Bowie blasted into the life of a small-town girl
Monday, Jan. 11, 7 a.m. A winter Monday like any other: Rainy, cold, and still dark when I’m leaving for work. Except for one thing: I can’t stop crying. I just heard that David Bowie died.
What’s going on? It’s not like I really knew him. I’m a grown woman. Stop crying; go to work. Except that I can’t. Can someone you never met mean that much to you?
I “met” David Bowie when I was barely 16 years old. It was Dec. 15, 1979. Growing up in Chehalis and probably babysitting that night, I was up late watching “Saturday Night Live. “ How do I know the exact date? You can see the video online: Bowie in a suit so oversized and stiff that he had to be carried on stage. Then he begins to sing.
As the lyrics of the song go, I was face to face with The Man Who Sold the World. My small-town, 4-H club, bookworm brain said (language edited for print), “What the flip did I just see?”
As the next few years went on I became more aware of his music, having been a little too young to be there the first time around. Check out the cover of 1974’s “Diamond Dogs.” If that had been in my room in grade school, it would have been straight to the psychologist for me. I admit that, like so many others, I really became a fan when he hit it big in 1983 with “Modern Love” and “China Girl.”
Now, this is the part in the story where I wish I could tell you that I was at that 1983 concert at the Tacoma Dome. But no, my boyfriend at the time thought the tickets were too expensive. One of the great regrets of my life. That boyfriend from the summer of 1983 is long gone, but my love for Bowie remains.

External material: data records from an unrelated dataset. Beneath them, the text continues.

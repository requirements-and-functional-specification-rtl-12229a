# Station Board MCB fan-out FPGA

A correlator Station Board carries 46 FPGAs that are all monitored and
controlled by one small computer card, the PCMC. The card has a single
monitor-and-control bus (MCB): 16-bit address, 16-bit data, chip select,
read/write. One bus cannot be wired to 46 chips, electrically or by level:
the card's FPGA drives 3.3 V and most of the board's chips do not tolerate
it. The fan-out FPGA sits between the two. It

* looks at the top address byte, which names a chip on the board;
* repeats the bus onto **nine separate group buses** of at most seven chips
  each, and raises only the addressed chip's select line;
* returns the addressed chip's read data to the PCMC;
* answers chip address `0x00` itself, with five small registers: board ID,
  firmware version, a read-back test word, the front-panel LED colour, and
  the control of the board's analog monitoring mux.

The logic is tiny on purpose. The device is chosen for its pin count, and
the path through it is meant to be pin-to-pin only (at most 12 ns each way on
the original Virtex-4 SX35 part). So everything except the register writes
is combinational.

## Addressing

`address[15:8]` picks the chip, `address[7:0]` the register inside it.

| chip addr | chip | group | select bit |
|---|---|---|---|
| 00 | this FPGA (internal registers) | — | — |
| 01 | CFG (configuration FPGA) | TC | 0 |
| 02 | WBC (wide band correlator) | bG1 | 6 |
| 03 | IC (input FPGA) | IC | 0 |
| 04, 05 | DMA, DMB (delay modules) | DM | 0, 1 |
| 06 | TC (timing FPGA) | TC | 1 |
| 07, 08 | OUTA, OUTB (output FPGAs) | TC | 2, 3 |
| 09 | VSIA | aG3 | 6 |
| 0A | VSIB | IC | 1 |
| 0B–10 | filter bank A chips 0–5 (UA1–UA6) | aG1 | 0–5 |
| 11–16 | filter bank A chips 6–11 (UA7–UA12) | aG2 | 0–5 |
| 17–1C | filter bank A chips 12–17 (UA13–UA18) | aG3 | 0–5 |
| 1D–22 | filter bank B chips 0–5 (UB1–UB6) | bG1 | 0–5 |
| 23–28 | filter bank B chips 6–11 (UB7–UB12) | bG2 | 0–5 |
| 29–2E | filter bank B chips 12–17 (UB13–UB18) | bG3 | 0–5 |
| 2F–FF | nothing | — | — |

The group index used on every `grp_*` port array is `mcb_pkg::grp_e`:
aG1=0, aG2=1, aG3=2, bG1=3, bG2=4, bG3=5, IC=6, TC=7, DM=8. The groups
hold 6, 6, 7, 7, 6, 6, 2, 4 and 2 chips. The filter groups were laid out for
six chips each. The WBC and VSIA FPGAs were later added to one bank-B and
one bank-A filter group, so those two groups have a seventh select line.

The chip addresses, the group membership and the filter chips' select-bit
order are the board's. Select bit 6 for WBC and VSIA, and the bit order
inside the IC, TC and DM groups (the order in which the chips are drawn),
are choices of this design. Adjust them in `mcb_addr_decode` if the board
wires them differently.

## Bus cycle

The specification of the MCB bus timing lives in a separate document, so
the conventions below are this implementation's:

* `pcmc_cs` and every `grp_cs` bit are **active high**; `rw` high is a
  **read**, low a write (`mcb_pkg::RW_READ` / `RW_WRITE`).
* Bidirectional data are split into `_i`, `_o` and `_oe`. The tri-state pads
  and the 3.3 V-to-lower-voltage translation belong to the I/O cells, not to
  this RTL.
* **Forward path** (combinational). `address[7:0]` and `rw` go to all nine
  groups. The decoded select goes to one group only. Write data appear on
  all group data outputs, but `grp_data_oe` rises only on the addressed
  group and only for a write. No group's data lines are ever driven while
  its chips might be answering a read.
* **Read return** (combinational). During a read, the addressed group's
  `grp_data_i` is routed to `pcmc_data_o`. Chip `0x00` returns the internal
  register. Unmapped chips return `0000h`. `pcmc_data_oe` is high for
  every read with `pcmc_cs` high.
* **Internal register writes** happen at the rising edge of `mcb_clk` while
  `pcmc_cs` is high, `rw` low and `address[15:8] = 00`. `rst_n` (active
  low, asynchronous) resets the registers.

So a read completes within the cycle in which it is presented. An
internal write is visible right after the next rising clock edge.
Immediate assertions guard two bus rules: never more than one group
selected, and never a group driven during a read.

## Internal registers (chip 00h)

| addr | name | access | reset | bits |
|---|---|---|---|---|
| 00h | SBID | R | pins | `board_id[15:0]`: rack, crate and slot straps from the backplanes, read live |
| 01h | FVR | R | 0001h | [7:4] version, [3:0] revision (parameters `VERSION`, `REVISION` of `mcb_regs`) |
| 02h | RBT | R/W | 0000h | any 16-bit word; read back unchanged, to test the bus |
| 03h | CC | R/W | 0000h | [2:1] SBST: front-panel LED 00 off, 01 red, 10 green, 11 orange |
| 04h | AM | R/W | 001Fh | [4:0] AMUX_ADDR, [5] nAMUX_ENA, [6] nAMUX_WR |

Unused bits read 0 and ignore writes. Addresses 05h–FFh read 0. SBST
drives a two-colour LED: `led_red` = bit 1, `led_green` = bit 2, and both
together give orange. The AM fields go straight to the external analog
mux. After reset the mux is enabled (both active-low enables 0) and
selects input 11111b. The mux chooses among the board's supply-voltage and
temperature monitor points; what each input means, and its scale factor,
is a matter for software and the board, not for this logic.

## Where this departs from, or settles, the specification

* **Chip count.** The specification says 47 ICs, and groups of "3 or 4"
  beyond the six-chip ones. Its address table and group drawings give 46
  external chips (47 addresses counting this FPGA) and groups of 2, 4 and
  2. The drawings are followed.
* **Group size.** The stated limit is six chips per group. Two groups carry
  seven because WBC and VSIA were added to them. This is built as drawn, but
  it is an electrical question to check on the board.
* **UB3's address.** One drawing labels filter B chip UB3 with the same
  address as UB2. The address table's `0x1F` is used.
* **RBT.** The specification says both "writes have no effect" and
  "keeps its last value until the next write". The register is built R/W,
  which is what a read-back test needs.
* **FVR.** The reset value `0001h` means version 0, revision 1. The text
  also says the first release is version 1. The parameters default to
  `0001h`.
* **SBID.** Its reset value is given as both `xxxxh` and `0001h`. It is
  built as a live read of the backplane pins, so no reset value applies.
* **Register count.** Described as "four internal registers", but five are
  listed (AM was added later). All five exist.
* **Not built.** The block diagram also shows an interrupt line from the
  timing FPGA and a board-serial-number input entering this FPGA. Their
  function is not defined, so they have no ports. Bus timing (setup, hold,
  strobe widths) is not modelled.

## Files

| file | contents |
|---|---|
| `rtl/mcb_pkg.sv` | widths, group enum, register addresses and reset values, LED colour enum |
| `rtl/mcb_addr_decode.sv` | chip-address decoder: internal select, group and select bit |
| `rtl/mcb_bus_fanout.sv` | nine-way bus repeater with write-enable and read-return mux |
| `rtl/mcb_regs.sv` | SBID, FVR, RBT, CC, AM registers, LED and mux outputs |
| `rtl/mcb_fanout_fpga.sv` | top level |
| `tb/mcb_chip_model.sv` | simulation model of a board chip: 256 registers, word *r* of chip *c* starts as `{c, r}` |
| `tb/tb_*.sv` | one self-checking testbench per module |

## Simulating

Each testbench prints `TB_RESULT checks=N failures=M` and stops itself.
Each also has a watchdog that ends it with a failure if it hangs. For
example, the end-to-end test (the top with its default configuration and
all 46 chip models):

```
verilator --binary --timing --assert --timescale 1ns/1ps \
  --top-module tb_mcb_fanout_fpga \
  rtl/mcb_pkg.sv rtl/mcb_addr_decode.sv rtl/mcb_bus_fanout.sv \
  rtl/mcb_regs.sv rtl/mcb_fanout_fpga.sv \
  tb/mcb_chip_model.sv tb/tb_mcb_fanout_fpga.sv
./obj_dir/Vtb_mcb_fanout_fpga
```

What the testbenches cover:

* `tb_mcb_addr_decode` checks all 256 chip addresses, with select low and
  high, against an independent per-group list of chips.
* `tb_mcb_bus_fanout` runs 2000 random read, write and idle cycles and
  checks every group output and the read return.
* `tb_mcb_regs` checks reset values, random writes to 00h–07h against a
  shadow model, single-cycle write timing, all four LED colours, the mux
  pins, and a reset during operation.
* `tb_mcb_fanout_fpga` writes and reads back every one of the 46 chips
  through its group. In the same cycle it checks that only that chip's
  select is high and only its group is driven. It also exercises the
  internal registers and the LED colours, sends unmapped addresses and idle
  cycles, and counts bus contention. Every kind of cycle must occur at
  least once.

All four pass. Each of them also fails, as it should, against a copy of its
module with a deliberate bug.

Those of you who are about 10 years or so younger than I am probably met him when he played the Goblin King in “Labyrinth.” Paralleling my own experience, he provides a blast from another world to a babysitting teenager. If you want to see David Bowie at his charismatic best, check out a clip of his first encounter with Jennifer Connelly’s character.
I made up for missing the ’83 concert, though. In 1987 I was living in Sacramento and saw his “Glass Spider” tour in nearby San Jose. By 1995 I was living back in the Tacoma area and saw him at the dome for the “Outside” tour. About a week before the concert, I told my mother I was going to see David Bowie with Nine Inch Nails. She stared at her hands with a puzzled look. No, that’s the opening band, I told her.
When he came around again in 1990 I was living in Edmonds and bombed up to Vancouver, B.C., on a weeknight to see his “Sound and Vision” tour. It was there that I sent him flowers back stage. I had some fun getting a Canadian florist to help me put together a bouquet suitable for an unconventional mega star. Twelve yellow roses just wouldn’t do in this case.
The B.C. stop was in March. When he announced a May date at the Tacoma Dome that same year – yes, I went again. The 2004 “Reality” tour at the Paramount Theater in Seattle was the last time I saw him perform live.
How can I explain the effect he had on my life? In a word, Wow. That voice. And as Bowie once said, “The eyes are a lot hungrier than the ears.” He understood stage presence, drama, and persona better than anyone. He blasted into my small-town life with a message: There’s A Big World Out There.
His final gift to his fans, the video “Lazarus,” is amazing. His last message had much the same effect on me as did his first: “What the flip did I just see?” And more than that: Here was the formerly beautiful young man, full of fame and fashion, willing to show himself as a frail and, yes, aged and dying man. Yet through it all, he seemed to say: There’s A Big Universe Out There.
He was larger than life, and now he has left the stage. Thank you, David Bowie, for sharing your Sound and Vision with us. Godspeed on your next adventure.